YOUR GOAL ::
A word-for-word transcription of the whole listing is required.

EXERCISE MATERIALS ::
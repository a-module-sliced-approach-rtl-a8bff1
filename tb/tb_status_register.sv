// tb_status_register: self-checking test of the status register (SR).
// Checks reset to local.control, that pe_faulty moves SR to remote.control
// one edge later, and that SR stays there after pe_faulty falls, until a
// new reset. The expected state is kept by a reference flag in the bench.
module tb_status_register;
  import rftsap_pkg::*;

  logic      clk = 1'b0;
  logic      rst_n = 1'b0;
  logic      pe_faulty = 1'b0;
  sr_state_e sr;
  int        checks = 0, failures = 0;
  logic      ref_remote;

  status_register dut (.clk, .rst_n, .pe_faulty, .sr);

  always #5 clk = ~clk;

  initial begin : watchdog
    repeat (2000) @(posedge clk);
    failures++;
    $display("TB_RESULT checks=%0d failures=%0d", checks, failures);
    $finish;
  end

  task automatic check(string what);
    checks++;
    if ((sr == SR_REMOTE) !== ref_remote) begin
      failures++;
      $display("FAIL %s: sr=%0d expected remote=%0d", what, sr, ref_remote);
    end
  endtask

  initial begin
    ref_remote = 1'b0;
    #1; check("in reset");
    repeat (2) @(posedge clk);
    rst_n = 1'b1;
    for (int round = 0; round < 4; round++) begin
      for (int c = 0; c < 50; c++) begin
        @(negedge clk);
        pe_faulty = ($urandom_range(0, 19) == 0);
        @(posedge clk);
        if (pe_faulty) ref_remote = 1'b1;
        #1; check("run");
      end
      // after the fault the state must hold with pe_faulty low
      pe_faulty = 1'b0;
      repeat (5) @(posedge clk);
      #1; check("hold");
      rst_n = 1'b0; ref_remote = 1'b0;
      #1; check("reset");
      @(negedge clk); rst_n = 1'b1;
    end
    $display("TB_RESULT checks=%0d failures=%0d", checks, failures);
    $finish;
  end
endmodule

RESULT ::
repository a-module-sliced-approach-rtl-a8bff1
filename tb/tb_status_register.sv
// tb_status_register: self-checking test of the status register (SR).
// Checks reset to local.control, that pe_faulty moves SR to remote.control
// one edge later, and that SR stays there after pe_faulty falls, until a
// new reset. The expected state is kept by a reference flag in the bench.
module tb_status_register;
  import rftsap_pkg::*;

  logic      clk = 1'b0;
  logic      rst_n = 1'b0;
  logic      pe_faulty = 1'b0;
  sr_state_e sr;
  int        checks = 0, failures = 0;
  logic      ref_remote;

  status_register dut (.clk, .rst_n, .pe_faulty, .sr);

  always #5 clk = ~clk;

  initial begin : watchdog
    repeat (2000) @(posedge clk);
    failures++;
    $display("TB_RESULT checks=%0d failures=%0d", checks, failures);
    $finish;
  end

  task automatic check(string what);
    checks++;
    if ((sr == SR_REMOTE) !== ref_remote) begin
      failures++;
      $display("FAIL %s: sr=%0d expected remote=%0d", what, sr, ref_remote);
    end
  endtask

  initial begin
    ref_remote = 1'b0;
    #1; check("in reset");
    repeat (2) @(posedge clk);
    rst_n = 1'b1;
    for (int round = 0; round < 4; round++) begin
      for (int c = 0; c < 50; c++) begin
        @(negedge clk);
        pe_faulty = ($urandom_range(0, 19) == 0);
        @(posedge clk);
        if (pe_faulty) ref_remote = 1'b1;
        #1; check("run");
      end
      // after the fault the state must hold with pe_faulty low
      pe_faulty = 1'b0;
      repeat (5) @(posedge clk);
      #1; check("hold");
      rst_n = 1'b0; ref_remote = 1'b0;
      #1; check("reset");
      @(negedge clk); rst_n = 1'b1;
    end
    $display("TB_RESULT checks=%0d failures=%0d", checks, failures);
    $finish;
  end
endmodule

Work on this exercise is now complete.